**Brief**
Output the records exactly. Include every line.

**Saved data entries**
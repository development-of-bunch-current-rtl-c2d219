// tb_pack16to32: sends random 32-bit words as two 16-bit pieces (and, in a
// second instance, four 8-bit pieces) with random gaps between strobes,
// checking that `valid` rises only after the last piece, that d32 holds the
// word, and that `clr` realigns after a partial word.
module tb_pack16to32;
  logic clk = 1'b0;
  always #2 clk = ~clk;

  logic rst, clr, stb16, stb8, valid16, valid8;
  logic [15:0] d16;
  logic [7:0] d8;
  logic [31:0] q16, q8;
  int unsigned checks = 0, failures = 0;

  pack16to32              u16 (.clk, .rst, .clr, .stb(stb16), .d(d16), .d32(q16), .valid(valid16));
  pack16to32 #(.BUS_W(8)) u8  (.clk, .rst, .clr, .stb(stb8),  .d(d8),  .d32(q8),  .valid(valid8));

  task automatic check(input bit c, input string s);
    checks++;
    if (!c) begin failures++; if (failures < 10) $display("FAIL %s", s); end
  endtask

  task automatic send(input logic [31:0] w);
    for (int p = 0; p < 4; p++) begin
      repeat ($urandom_range(0, 2)) @(negedge clk);
      stb8 = 1; d8 = w[8*p +: 8];
      if (p % 2 == 0) begin stb16 = 1; d16 = w[16*(p/2) +: 16]; end
      @(negedge clk);
      stb8 = 0; stb16 = 0;
      if (p == 0) check(!valid16 && !valid8, "not valid after first piece");
      if (p == 2) check(valid16 && q16 == w, "16-bit word complete");
      if (p < 3)  check(!valid8, "8-bit not complete early");
    end
    check(valid8 && q8 == w && valid16 && q16 == w, "words held");
  endtask

  initial begin
    rst = 1; clr = 0; stb16 = 0; stb8 = 0; d16 = 0; d8 = 0;
    repeat (3) @(negedge clk);
    rst = 0;
    for (int k = 0; k < 50; k++) begin
      clr = 1; @(negedge clk); clr = 0;
      check(!valid16 && !valid8, "clr drops valid");
      send($urandom);
    end
    // a stray piece, then clr: the next word must still align
    stb16 = 1; stb8 = 1; d16 = 16'hDEAD; d8 = 8'hAD; @(negedge clk); stb16 = 0; stb8 = 0;
    clr = 1; @(negedge clk); clr = 0;
    send(32'h1234_5678);
    $display("TB_RESULT checks=%0d failures=%0d", checks, failures);
    $finish;
  end

  initial begin
    repeat (20000) @(posedge clk);
    failures++;
    $display("TB_RESULT checks=%0d failures=%0d", checks, failures);
    $finish;
  end
endmodule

**Result below**
repository development-of-bunch-current-rtl-c2d219
// tb_pack16to32: sends random 32-bit words as two 16-bit pieces (and, in a
// second instance, four 8-bit pieces) with random gaps between strobes,
// checking that `valid` rises only after the last piece, that d32 holds the
// word, and that `clr` realigns after a partial word.
module tb_pack16to32;
  logic clk = 1'b0;
  always #2 clk = ~clk;

  logic rst, clr, stb16, stb8, valid16, valid8;
  logic [15:0] d16;
  logic [7:0] d8;
  logic [31:0] q16, q8;
  int unsigned checks = 0, failures = 0;

  pack16to32              u16 (.clk, .rst, .clr, .stb(stb16), .d(d16), .d32(q16), .valid(valid16));
  pack16to32 #(.BUS_W(8)) u8  (.clk, .rst, .clr, .stb(stb8),  .d(d8),  .d32(q8),  .valid(valid8));

  task automatic check(input bit c, input string s);
    checks++;
    if (!c) begin failures++; if (failures < 10) $display("FAIL %s", s); end
  endtask

  task automatic send(input logic [31:0] w);
    for (int p = 0; p < 4; p++) begin
      repeat ($urandom_range(0, 2)) @(negedge clk);
      stb8 = 1; d8 = w[8*p +: 8];
      if (p % 2 == 0) begin stb16 = 1; d16 = w[16*(p/2) +: 16]; end
      @(negedge clk);
      stb8 = 0; stb16 = 0;
      if (p == 0) check(!valid16 && !valid8, "not valid after first piece");
      if (p == 2) check(valid16 && q16 == w, "16-bit word complete");
      if (p < 3)  check(!valid8, "8-bit not complete early");
    end
    check(valid8 && q8 == w && valid16 && q16 == w, "words held");
  endtask

  initial begin
    rst = 1; clr = 0; stb16 = 0; stb8 = 0; d16 = 0; d8 = 0;
    repeat (3) @(negedge clk);
    rst = 0;
    for (int k = 0; k < 50; k++) begin
      clr = 1; @(negedge clk); clr = 0;
      check(!valid16 && !valid8, "clr drops valid");
      send($urandom);
    end
    // a stray piece, then clr: the next word must still align
    stb16 = 1; stb8 = 1; d16 = 16'hDEAD; d8 = 8'hAD; @(negedge clk); stb16 = 0; stb8 = 0;
    clr = 1; @(negedge clk); clr = 0;
    send(32'h1234_5678);
    $display("TB_RESULT checks=%0d failures=%0d", checks, failures);
    $finish;
  end

  initial begin
    repeat (20000) @(posedge clk);
    failures++;
    $display("TB_RESULT checks=%0d failures=%0d", checks, failures);
    $finish;
  end
endmodule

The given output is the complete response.